Вот уже два дня, с тех пор как Флори сообщила ей о своем будущем материнстве, Матильда не переставала думать обо всех тех изменениях, которые рождение малыша принесет в жизнь семьи. Среди этих мыслей прежде всего была, разумеется, надежда: ведь ребенок — это всегда некое обещание, но и новый этап в жизни каждого из них. Для Этьена, да и для нее — это новая обязанность научить его своему ремеслу. А также конец всяким любовным мечтам! Став бабушкой, просто немыслимо предаваться мечтам о безумных приключениях: это было бы смешно, и она никогда не позволит себе такого.
«Прощай, Гийом, прощайте сладкие заблуждения! Этот ребенок, с появлением которого я стану просто одной из многочисленных «предков», окончательно выведет меня из этой игры. Не представляю, как бы я могла предаваться сентиментальным мечтам, качая в колыбели внука!»
Ей был ниспослан еще один знак. Кто-то снова помогал ей удерживаться на пути мудрости. Как и все предыдущие, это такое явное свидетельство внимания твердо направляло ее по пути безоговорочного отказа от себя.
«Да будет так! Да сбудется Твоя воля, Господи! Не моя, которая так легко сбивается с пути истинного, а Твоя, единственно Твоя!»
Матильда вздохнула.

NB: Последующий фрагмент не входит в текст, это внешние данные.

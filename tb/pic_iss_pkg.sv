// pic_iss_pkg: instruction-level reference model of the PIC16C57-style processor, for
// testbenches.
//
// pic_iss executes one instruction cycle per call of step(): a NOP in place of a skipped
// instruction, nothing while asleep, otherwise the instruction at pc. It is written from the
// instruction set definition and shares no code with the RTL. The register map (ports A, B, C
// at 0x0B, 0x0C, 0x07, four banks of 16 bytes above 0x10) matches the RTL defaults. The timer
// counts at the end of every cycle with the OPTION value that held during the cycle.
package pic_iss_pkg;

  class pic_iss;
    bit [10:0] pc;
    bit [7:0]  w, status, fsr, rtcc;
    bit [5:0]  option;
    bit [7:0]  tris[3], port_out[3], port_in[3];
    bit [7:0]  ram[80];
    bit [10:0] stack[2];
    bit [7:0]  prescale;
    bit        skip, asleep;
    bit [7:0]  port_addr[3] = '{8'h0B, 8'h0C, 8'h07};
    // statistics
    int unsigned skips_taken, pcl_writes, indirect_ops, banked_ops, squashed;

    function new();
      reset();
    endfunction

    function void reset();
      pc = 11'h7FF; w = 0; status = 8'h18; fsr = 0; rtcc = 0; option = 6'h3F;
      foreach (tris[i]) begin tris[i] = 8'hFF; port_out[i] = 0; end
      stack[0] = 0; stack[1] = 0; prescale = 0; skip = 0; asleep = 0;
    endfunction

    function int ram_index(bit [4:0] a);
      if (a[4]) return 16 + 16 * int'(fsr[6:5]) + int'(a[3:0]);
      return int'(a[3:0]);
    endfunction

    function bit [7:0] rd(bit [4:0] a, bit [10:0] npc);
      if (a == 0) return 0;
      if (a == 1) return rtcc;
      if (a == 2) return npc[7:0];
      if (a == 3) return status;
      if (a == 4) return fsr;
      for (int i = 0; i < 3; i++)
        if (a == port_addr[i][4:0]) return (tris[i] & port_in[i]) | (~tris[i] & port_out[i]);
      return ram[ram_index(a)];
    endfunction

    // Returns 1 when the timer register was written.
    function bit wr(bit [4:0] a, bit [7:0] v, ref bit [10:0] npc);
      if (a == 0) return 0;
      if (a == 1) begin rtcc = v; prescale = 0; return 1; end
      if (a == 2) begin npc = {status[6:5], 1'b0, v}; pcl_writes++; return 0; end
      if (a == 3) begin status = {v[7:5], status[4:3], v[2:0]}; return 0; end
      if (a == 4) begin fsr = v; return 0; end
      for (int i = 0; i < 3; i++)
        if (a == port_addr[i][4:0]) begin port_out[i] = v; return 0; end
      ram[ram_index(a)] = v;
      return 0;
    endfunction

    function void tick(bit [5:0] opt, bit written);
      int unsigned ratio;
      if (written || opt[5]) return;
      if (opt[3]) begin rtcc++; return; end
      ratio = 2 << opt[2:0];
      prescale++;
      if (int'(prescale) == ratio || (ratio == 256 && prescale == 0)) begin
        prescale = 0; rtcc++;
      end
    endfunction

    // One instruction cycle; ir is the word the program memory holds at pc.
    function void step(bit [11:0] word);
      bit [11:0] ir;
      bit [10:0] npc;
      bit [4:0]  f, ea;
      bit [7:0]  fv, r, k, mask;
      bit [8:0]  t;
      bit        d, written, z;
      bit [5:0]  opt;
      opt = option;
      written = 0;
      if (asleep) begin tick(opt, 0); return; end
      ir = word;
      if (skip) begin ir = 12'h000; skip = 0; squashed++; end
      npc = pc + 1;
      f = ir[4:0]; d = ir[5]; k = ir[7:0];
      ea = (f == 0) ? fsr[4:0] : f;
      if (ir[11:10] == 2'b00 && f == 0 && !(ir[11:6] == 0 && ir[5] == 0)) indirect_ops++;
      if (ea[4] && fsr[6:5] != 0 && ir[11:10] == 2'b00) banked_ops++;
      fv = rd(ea, npc);
      mask = 8'd1 << ir[7:5];
      casez (ir)
        12'b0000_0000_0000: ;
        12'b0000_0000_0010: option = w[5:0];
        12'b0000_0000_0011: begin status[4] = 1; status[3] = 0; asleep = 1; end
        12'b0000_0000_0100: begin status[4] = 1; status[3] = 1; end
        12'b0000_0000_0101: tris[0] = w;
        12'b0000_0000_0110: tris[1] = w;
        12'b0000_0000_0111: tris[2] = w;
        12'b0000_000?_????: ;
        12'b0000_001?_????: written = wr(ea, w, npc);
        12'b0000_01??_????: begin
          if (d) written = wr(ea, 0, npc); else w = 0;
          status[2] = 1;
        end
        12'b0100_????_????: written = wr(ea, fv & ~mask, npc);
        12'b0101_????_????: written = wr(ea, fv | mask, npc);
        12'b0110_????_????: if ((fv & mask) == 0) begin skip = 1; skips_taken++; end
        12'b0111_????_????: if ((fv & mask) != 0) begin skip = 1; skips_taken++; end
        12'b1000_????_????: begin w = k; npc = stack[0]; stack[0] = stack[1]; end
        12'b1001_????_????: begin
          stack[1] = stack[0]; stack[0] = npc; npc = {status[6:5], 1'b0, k};
        end
        12'b101?_????_????: npc = {status[6:5], ir[8:0]};
        12'b1100_????_????: w = k;
        12'b1101_????_????: begin w = k | w; status[2] = (w == 0); end
        12'b1110_????_????: begin w = k & w; status[2] = (w == 0); end
        12'b1111_????_????: begin w = k ^ w; status[2] = (w == 0); end
        default: begin
          // byte-oriented arithmetic and logic, opcode ir[11:6] from 000010 to 001111
          bit c, dc, setz, setc, setdc, sk;
          c = status[0]; dc = status[1]; setz = 0; setc = 0; setdc = 0; sk = 0;
          case (ir[11:6])
            6'b000010: begin r = fv - w; c = (fv >= w); dc = (fv[3:0] >= w[3:0]);
                             setz = 1; setc = 1; setdc = 1; end
            6'b000011: begin r = fv - 1; setz = 1; end
            6'b000100: begin r = fv | w; setz = 1; end
            6'b000101: begin r = fv & w; setz = 1; end
            6'b000110: begin r = fv ^ w; setz = 1; end
            6'b000111: begin t = {1'b0, fv} + {1'b0, w}; r = t[7:0]; c = t[8];
                             dc = (({1'b0, fv[3:0]} + {1'b0, w[3:0]}) > 15);
                             setz = 1; setc = 1; setdc = 1; end
            6'b001000: begin r = fv; setz = 1; end
            6'b001001: begin r = ~fv; setz = 1; end
            6'b001010: begin r = fv + 1; setz = 1; end
            6'b001011: begin r = fv - 1; sk = (r == 0); end
            6'b001100: begin r = {status[0], fv[7:1]}; c = fv[0]; setc = 1; end
            6'b001101: begin r = {fv[6:0], status[0]}; c = fv[7]; setc = 1; end
            6'b001110: r = {fv[3:0], fv[7:4]};
            default:   begin r = fv + 1; sk = (r == 0); end
          endcase
          z = (r == 0);
          if (d) written = wr(ea, r, npc); else w = r;
          if (setz)  status[2] = z;
          if (setdc) status[1] = dc;
          if (setc)  status[0] = c;
          if (sk) begin skip = 1; skips_taken++; end
        end
      endcase
      pc = npc;
      tick(opt, written);
    endfunction
  endclass

endpackage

Пальцы ее, державшие нагрудник, который она вышивала яркими разноцветными шелковыми нитками, машинально продолжали свою работу, мысли же были далеко.
Наступило более прохладное время. Грозы, несколько дней следовавшие одна за другой, наконец-то освежили воздух. Дожди разбудили мощные ароматы, подымавшиеся от размокшей земли, благоухали июньские розы, вновь зазеленевшая трава, пошли в рост овощи на огороде, лекарственные травы в саду. Эти возбуждавшие чувственность запахи волновали Матильду, разжигали в ней страстные желания, которым не суждено было исполниться и которые следовало строго контролировать.
В эту субботу накануне Троицына дня, уже к четырем часам, раньше чем обычно вернувшись с ярмарки в Ланди, где они оставили учеников на попечение Бертрана, Этьен и его супруга прежде всего почувствовали необходимость немного отдохнуть от дневных забот, от пыли, от сутолоки и шума ярмарки. Сидя рядом на каменной скамье у бассейна, они мирно беседовали под легкими ветвями орешника. Их объединяло чувство передышки, согласия, возобладавшее над обычными их проблемами. Как и ожидала с самого начала Матильда, испытание, которое они вместе проходили, наконец-то их сблизило.
— Да, дорогая, скоро мы станем дедушкой и бабушкой!
Этьен положил на руку жены свою.
— В моем возрасте это совершенно нормально. В вашем рановато, конечно, хотя и довольно распространено. Вы будете молодой и красивой бабушкой, милая, что ж, это неплохо! Не думаю, что вам стоило об этом жалеть. Внуки будут любить вас. Это так восхитительно!
Порывистым жестом юнца ювелир поднес к губам ее пальцы и благоговейно их поцеловал.
Матильда улыбнулась с видом снисходительного согласия. Выражение, в котором Этьен уловил радость и не увидел ни тени меланхолии, ощутил согласие, дышавшее мудростью и ясностью, без всякой иронии, озарило любимое им лицо.
— Вы всегда смотрите на меня глазами любви, мой друг! Верьте, что я отдаю должное этому постоянству. Однако внуки наши будут смотреть на меня совершенно по-другому. Хочу я того или нет, став, как вы говорите, молодой бабушкой, для них я буду самой старой из женщин в доме.
— Вы забываете свою собственную бабушку и ее восемьдесят лет.
— Когда дети Флори дорастут до понимания того, что такое молодость или старость, моей бабушки, вероятно, уже не будет с нами. И печальная привилегия старейшей в семье достанется мне!
— Слава Богу, до этого еще далеко! А вы, моя дорогая, так же свежи, как и десять лет назад.
— Мне стукнуло уже тридцать пять, Этьен!
— Но не сорок же, когда женщин допускают в услужение духовенству, насколько я знаю! Вы не должны забывать, что вы остаетесь неизменно красивой женщиной!